Dow Jones Industrial Average Bursts Higher as Buyers Step In

Stocks Stage 11th-Hour Reversal; Plus, Is Greece a Black Swan?

by Karee Venema

Published on Jul 7, 2015 at 4:27 PM

The Dow Jones Industrial Average (DJIA) spent almost the entire session in the red, with continued anxiety around Greece and China sending the blue-chip barometer down about 218 points at its session low. Specifically, Greece's apparent lack of effort and the Shanghai Composite's slump -- not to mention a drop in commodity prices -- had traders hitting the bricks en masse. This skepticism also took an early toll on the S&P 500 Index (SPX) and Nasdaq Composite (COMP), which were staring at significant losses for most of the day. A late-day burst of buying power helped all three indexes settle higher, though, with the SPX clawing its way back above its year-to-date breakeven mark by the close. Tomorrow could be a volatile one, too, with a number of Federal Reserve officials slated to speak and the Federal Open Market Commitee's (FOMC) June meeting minutes set for release.

 

Continue reading for more on today's market, including:

 

 

The Dow Jones Industrial Average (DJIA - 17,776.91) tracked a nearly 328-point range today -- and explored both sides of breakeven -- before closing up 93.3 points, or 0.5%. Twenty-two of the DJIA's 30 components settled higher, led by 2.1% pops for The Coca-Cola Co (NYSE:KO) and Procter & Gamble Co (NYSE:PG). DuPont (NYSE:DD) paced the eight decliners with its 1.5% drop.

 

The S&P 500 Index (SPX - 2,081.34) breached its 200-day moving average for the first time since Oct. 20 in intraday action, but eventually settled with a 12.6-point, or 0.6%, gain.
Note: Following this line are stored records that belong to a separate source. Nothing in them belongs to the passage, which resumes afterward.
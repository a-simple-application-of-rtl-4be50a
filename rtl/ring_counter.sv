// ring_counter: N-stage circular shift register carrying a single one.
//
// The output of the last stage feeds the first, so the one walks through
// the stages and wraps around: stage k is active during the k-th clock
// after a (re)start. In the transmit path the active stage picks the bit of
// the current word that goes to the FM0 encoder.
//
// Interface and timing: `load` (priority) puts the one in stage 0 at the
// next rising edge; `en` rotates it by one stage per clock. `last` is high
// while the one sits in stage N-1. Reset puts the one in stage 0, so the
// register never holds zero or several ones. The restart input is this
// design's addition to the plain ring of the block diagram.
module ring_counter #(
  parameter int unsigned N = fm0_pkg::DATA_W
) (
  input  logic         clk,
  input  logic         rst_n,
  input  logic         load,  // restart at stage 0
  input  logic         en,    // rotate one stage
  output logic [N-1:0] q,     // one-hot stage vector
  output logic         last   // one is in the last stage
);

  localparam logic [N-1:0] FIRST = {{(N-1){1'b0}}, 1'b1};

  always_ff @(posedge clk or negedge rst_n) begin
    if (!rst_n)    q <= FIRST;
    else if (load) q <= FIRST;
    else if (en)   q <= {q[N-2:0], q[N-1]};  // last stage wraps to the first
  end

  assign last = q[N-1];

  always_ff @(posedge clk)
    if (rst_n) assert ($onehot(q)) else $error("ring_counter lost its single one");

endmodule
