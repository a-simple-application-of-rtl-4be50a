// ring_counter_tb: self-checking test of the ring counter.
//
// Rotates, holds and restarts the counter at random and compares the stage
// vector and the last-stage flag every cycle with a model that keeps the
// position of the one as an integer modulo N. Counts the wrap-arounds from
// the last stage back to the first.
module ring_counter_tb;
  localparam int N = 8;
  logic clk = 1'b0, rst_n = 1'b0, load = 1'b0, en = 1'b0;
  logic [N-1:0] q;
  logic last;
  int checks = 0, failures = 0, wraps = 0;
  int pos = 0;

  ring_counter #(.N(N)) dut (.clk, .rst_n, .load, .en, .q, .last);

  always #5 clk = ~clk;

  task automatic check(input logic cond, input string what);
    checks++;
    if (!cond) begin
      failures++;
      $display("FAIL %s at %0t (q=%b pos=%0d)", what, $time, q, pos);
    end
  endtask

  initial begin
    #1000000;
    failures++;
    $display("watchdog expired");
    $display("TB_RESULT checks=%0d failures=%0d", checks, failures);
    $finish;
  end

  initial begin
    repeat (2) @(posedge clk);
    #1 rst_n = 1'b1;
    check(q == N'(1), "reset to stage 0");
    for (int i = 0; i < 3000; i++) begin
      load = ($urandom % 20) == 0;
      en   = (i < 100) ? 1'b1 : (($urandom % 4) != 0);
      @(posedge clk); #1;
      if (load) pos = 0;
      else if (en) begin
        if (pos == N - 1) wraps++;
        pos = (pos + 1) % N;
      end
      check(q == (N'(1) << pos), "stage vector");
      check(last == (pos == N - 1), "last flag");
    end
    check(wraps > 0, "wrap-around happened");
    $display("wraps=%0d", wraps);
    $display("TB_RESULT checks=%0d failures=%0d", checks, failures);
    $finish;
  end
endmodule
The Nasdaq Composite (COMP - 4,997.46) was off nearly 90 points at its intraday low, but climbed to a 5.5-point, or 0.1%, win -- stopping just short of the 5,000 mark.

 

The CBOE Volatility Index (VIX - 16.09) stopped squarely at the critical 19.20 mark in intraday action, before closing with a 0.9 point, or 5.4%, loss.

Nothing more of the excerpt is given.